[Extracted data entries]
---
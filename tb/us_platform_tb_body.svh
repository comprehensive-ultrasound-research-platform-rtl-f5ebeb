// Shared body of the end-to-end testbenches of us_platform_top. The
// including module defines CPB (clocks per UART bit), NREC (samples per
// recording), FULL (1 = default-size run: waveforms longer than one word are
// placed in the DDR2 model directly instead of being sent over the UART),
// the waveform set (NW waveforms: WLEN words, WID ids, WBASE addresses,
// chirps from F0 to F1 Hz), the pin set-up (ASSIGN_ID per pin, -1 = none;
// DELAY per pin in counts) and then instantiates the design as 'dut'.
//
// The PC side is modelled here: waveforms are made with a second-order
// sigma-delta modulator (integrators i1 += x - v, i2 += i1 - v, v = sign(i2))
// from linear chirps sampled at 1.024 GHz, and commands are sent as UART
// frames. The test stores the waveforms, records them, assigns them to pins,
// sets the delays, starts a transmission and samples every pin four times
// per clock. Each
// pin must send exactly its waveform, starting 3 + delay clocks after the
// first clock edge at which the run counter is seen running, and be 0
// elsewhere. Afterwards the receive side must record NREC words.
// Every mechanism is counted and must have happened at least once.

  import us_pkg::*;
  localparam realtime T  = 3.76;     // 266 MHz
  localparam realtime TA = 15.38;    // 65 MHz
  localparam int NP = 8;

  logic clk = 0, clk90 = 0, adc_clk = 0, rst_n = 0;
  logic uart_rx_i = 1, uart_tx_o;
  logic [NP-1:0] pins_o;
  logic excite_done_o, tx_busy_o, err_overrun_o, err_record_full_o, err_uart_frame_o;
  logic phy_init_done, app_af_afull, app_wdf_afull, app_af_wren, app_wdf_wren, rd_data_valid;
  logic [2:0] app_af_cmd;
  logic [30:0] app_af_addr;
  logic [127:0] app_wdf_data, rd_data_fifo_out;
  logic [15:0] app_wdf_mask_data;
  logic [13:0] adc_data_i [8];
  logic cap_wr_en, cap_busy_o, cap_done_o;
  logic [$clog2(NREC)-1:0] cap_wr_addr;
  logic [127:0] cap_wr_data;

  int checks = 0, failures = 0;

  always #(T/2) clk = ~clk;
  initial begin #(T/4); forever #(T/2) clk90 = ~clk90; end
  always #(TA/2) adc_clk = ~adc_clk;

  mig_model #(.INIT_CYCLES(40), .READ_LATENCY(14), .ACCEPT_ONE_IN(FULL ? 2 : 14)) mig (
    .clk, .rst_n, .phy_init_done, .app_af_afull, .app_wdf_afull,
    .app_af_wren, .app_af_cmd, .app_af_addr, .app_wdf_wren, .app_wdf_data,
    .app_wdf_mask_data, .rd_data_valid, .rd_data_fifo_out);

  always @(negedge adc_clk)
    for (int c = 0; c < 8; c++) adc_data_i[c] = 14'($urandom);

  // ---------------- waveforms ----------------
  logic [127:0] wv [NW][24];

  function automatic void sigma_delta_chirp(input int w, input real f0, input real f1);
    real fs, dur, i1, i2, x, v, t;
    int n;
    fs = 1.024e9;
    n = WLEN[w] * 128;
    dur = n / fs;
    i1 = 0; i2 = 0;
    for (int k = 0; k < n; k++) begin
      t = k / fs;
      x = 0.5 * $sin(2.0 * 3.14159265358979 * (f0 * t + (f1 - f0) / (2.0 * dur) * t * t));
      v = (i2 >= 0.0) ? 1.0 : -1.0;
      wv[w][k / 128][k % 128] = (v > 0.0);
      i1 = i1 + x - v;
      i2 = i2 + i1 - v;
    end
  endfunction

  // ---------------- UART to the design ----------------
  task automatic uart_send(input logic [7:0] b);
    uart_rx_i = 0; repeat (CPB) @(posedge clk);
    for (int i = 0; i < 8; i++) begin uart_rx_i = b[i]; repeat (CPB) @(posedge clk); end
    uart_rx_i = 1; repeat (CPB) @(posedge clk);
  endtask

  task automatic cmd_write(input int base, input int n, input logic [127:0] words [24]);
    uart_send(8'h01); uart_send(8'(base >> 16)); uart_send(8'(base >> 8)); uart_send(8'(base));
    uart_send(8'(n));
    for (int w = 0; w < n; w++)
      for (int b = 0; b < 16; b++) uart_send(words[w][8*b +: 8]);
  endtask

  task automatic cmd_record(input int id, input int base, input int len);
    uart_send(8'h02); uart_send(8'(id));
    uart_send(8'(base >> 16)); uart_send(8'(base >> 8)); uart_send(8'(base)); uart_send(8'(len));
  endtask

  task automatic cmd_assign(input int pin, input int id);
    uart_send(8'h03); uart_send(8'(pin)); uart_send(8'(id));
  endtask

  task automatic cmd_delay(input int pin, input int d);
    uart_send(8'h04); uart_send(8'(pin));
    uart_send(8'(d >> 24)); uart_send(8'(d >> 16)); uart_send(8'(d >> 8)); uart_send(8'(d));
  endtask

  // ---------------- UART from the design: acknowledge bytes ----------------
  logic [7:0] acks [$];
  initial begin
    forever begin
      logic [7:0] b;
      @(negedge uart_tx_o);
      repeat (CPB / 2) @(posedge clk);
      for (int i = 0; i < 8; i++) begin repeat (CPB) @(posedge clk); b[i] = uart_tx_o; end
      repeat (CPB) @(posedge clk);
      if (rst_n) acks.push_back(b);
    end
  end

  // ---------------- pin sampling ----------------
  bit           sampling = 0;
  int           edge_idx = 0;
  logic [NP-1:0] qs [$];
  always @(posedge clk) begin
    if (!sampling && rst_n && dut.u_seq.run_o) begin
      sampling = 1;
      edge_idx = 0;
    end
    if (sampling) begin
      for (int q = 0; q < 4; q++) begin
        #(T/8);
        qs.push_back(pins_o);
        if (q < 3) #(T/8);
      end
      edge_idx++;
    end
  end

  // ---------------- mechanism counters ----------------
  int n_prio = 0, n_lru = 0, n_afull_stall = 0, n_rec_full = 0, n_cap = 0, n_cap_done = 0;
  int n_host_writes = 0, n_reads = 0, n_start_busy = 0, n_toggles = 0;
  logic tog_q = 1'b0;
  always @(posedge clk) if (rst_n) begin
    if (dut.u_arb.evt_prio_o) n_prio++;
    if (dut.u_arb.evt_lru_o) n_lru++;
    if (dut.m_cmd_valid && !dut.m_cmd_ready) n_afull_stall++;
    if (err_record_full_o) n_rec_full++;
    if (dut.s_req[0].cmd_valid && dut.s_rsp[0].cmd_ready) n_host_writes++;
    if (dut.m_rvalid) n_reads++;
    if (dut.u_cmd.start_o && dut.u_seq.busy_o) n_start_busy++;
    if (excite_done_o != tog_q) n_toggles++;
    tog_q <= excite_done_o;
  end
  always @(posedge adc_clk) if (rst_n) begin
    if (cap_wr_en) n_cap++;
    if (cap_done_o) n_cap_done++;
  end

  function automatic void need(input string what, input int n);
    checks++;
    $display("%-40s %0d", what, n);
    if (n == 0) begin failures++; $display("  never happened: %s", what); end
  endfunction

  // ---------------- test ----------------
  logic [127:0] extra [24];

  initial begin
    int nacks_exp, tog0, wexp;
    logic [7:0] ack_exp [$];
    for (int w = 0; w < 24; w++) extra[w] = {4{32'hC0DE_0000 + 32'(w)}};
    for (int w = 0; w < NW; w++) sigma_delta_chirp(w, F0[w], F1[w]);
    repeat (5) @(posedge clk);
    rst_n = 1;
    wait (phy_init_done);
    repeat (5) @(posedge clk);

    // store the waveforms
    for (int w = 0; w < NW; w++) begin
      if (FULL && WLEN[w] > 1) begin
        for (int k = 0; k < WLEN[w]; k++) mig.poke(32'(WBASE[w] + k), wv[w][k]);
      end else begin
        cmd_write(WBASE[w], WLEN[w], wv[w]);
        ack_exp.push_back(8'h81);
      end
    end
    for (int w = 0; w < NW; w++) begin
      cmd_record(WID[w], WBASE[w], WLEN[w]);
      ack_exp.push_back(8'h82);
    end
    if (!FULL) begin
      // fill the record (16 entries) and overflow it once
      for (int i = 0; i < 14; i++) begin
        cmd_record(40 + i, 'h1000 + i, 1);
        ack_exp.push_back(8'h82);
      end
    end
    for (int p = 0; p < NP; p++) begin
      if (ASSIGN_ID[p] >= 0) begin cmd_assign(p, ASSIGN_ID[p]); ack_exp.push_back(8'h83); end
      cmd_delay(p, DELAY[p]);
      ack_exp.push_back(8'h84);
    end
    tog0 = excite_done_o;
    uart_send(8'h05);
    ack_exp.push_back(8'h85);
    if (!FULL) begin
      // new waveform data arrives while the pins are still fetching theirs
      cmd_write('h400, 2, extra);
      ack_exp.push_back(8'h81);
      // a second START during the transmission is acknowledged but ignored
      uart_send(8'h05);
      ack_exp.push_back(8'h85);
    end
    wait (excite_done_o != tog0);
    repeat (20) @(posedge clk);
    sampling = 0;
    repeat (2) @(posedge clk);

    // pin outputs
    for (int p = 0; p < NP; p++) begin
      int w, nbits, errs, ones;
      w = -1;
      for (int k = 0; k < NW; k++) if (ASSIGN_ID[p] == WID[k]) w = k;
      nbits = (w >= 0) ? WLEN[w] * 128 : 0;
      errs = 0; ones = 0;
      for (int i = 0; i < qs.size(); i++) begin
        int s;
        logic e;
        s = i - 4 * (3 + DELAY[p]);
        e = (w >= 0 && s >= 0 && s < nbits) ? wv[w][s / 128][s % 128] : 1'b0;
        if (qs[i][p] !== e) errs++;
        if (qs[i][p]) ones++;
      end
      checks++;
      if (errs != 0) begin failures++; $display("pin %0d: %0d wrong samples", p, errs); end
      else $display("pin %0d: %0d samples from delay %0d correct", p, nbits, DELAY[p]);
    end

    // receive side
    wait (!cap_busy_o && n_cap_done > 0);
    repeat (5) @(posedge adc_clk);
    checks++;
    if (n_cap != NREC) begin failures++; $display("capture wrote %0d words, expected %0d", n_cap, NREC); end

    // acknowledges
    repeat (30 * CPB) @(posedge clk);
    checks++;
    if (acks.size() != ack_exp.size()) begin
      failures++; $display("%0d acks, expected %0d", acks.size(), ack_exp.size());
    end else begin
      foreach (acks[i]) if (acks[i] != ack_exp[i]) begin
        failures++; $display("ack %0d: %h expected %h", i, acks[i], ack_exp[i]);
      end
    end

    // memory contents written over the link
    wexp = 0;
    for (int w = 0; w < NW; w++)
      if (!(FULL && WLEN[w] > 1))
        for (int k = 0; k < WLEN[w]; k++) begin
          checks++;
          wexp++;
          if (mig.peek(32'(WBASE[w] + k)) !== wv[w][k]) begin failures++; $display("waveform %0d word %0d wrong in DDR2", w, k); end
        end
    if (!FULL)
      for (int k = 0; k < 2; k++) begin
        checks++;
        wexp++;
        if (mig.peek(32'('h400 + k)) !== extra[k]) begin failures++; $display("late word %0d wrong in DDR2", k); end
      end

    if (wexp > 0) need("host words written to DDR2", n_host_writes);
    need("words read from DDR2 by the pins", n_reads);
    need("memory back-pressure cycles", n_afull_stall);
    need("grants decided by access history", n_lru);
    need("capture recordings", n_cap_done);
    need("acknowledge bytes", acks.size());
    checks++;
    if (n_host_writes != wexp) begin failures++; $display("host writes %0d expected %0d", n_host_writes, wexp); end
    checks++;
    if (n_toggles != 1) begin failures++; $display("%0d excitation-done toggles, expected 1", n_toggles); end
    if (!FULL) begin
      need("grants where priority removed a requester", n_prio);
      need("record overflow", n_rec_full);
      need("START ignored during a transmission", n_start_busy);
    end
    $display("TB_RESULT checks=%0d failures=%0d", checks, failures);
    $finish;
  end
---
§ Work order: How many of the lines in the data above carry the word "during"? Say the number and nothing else.

§ Task output: 2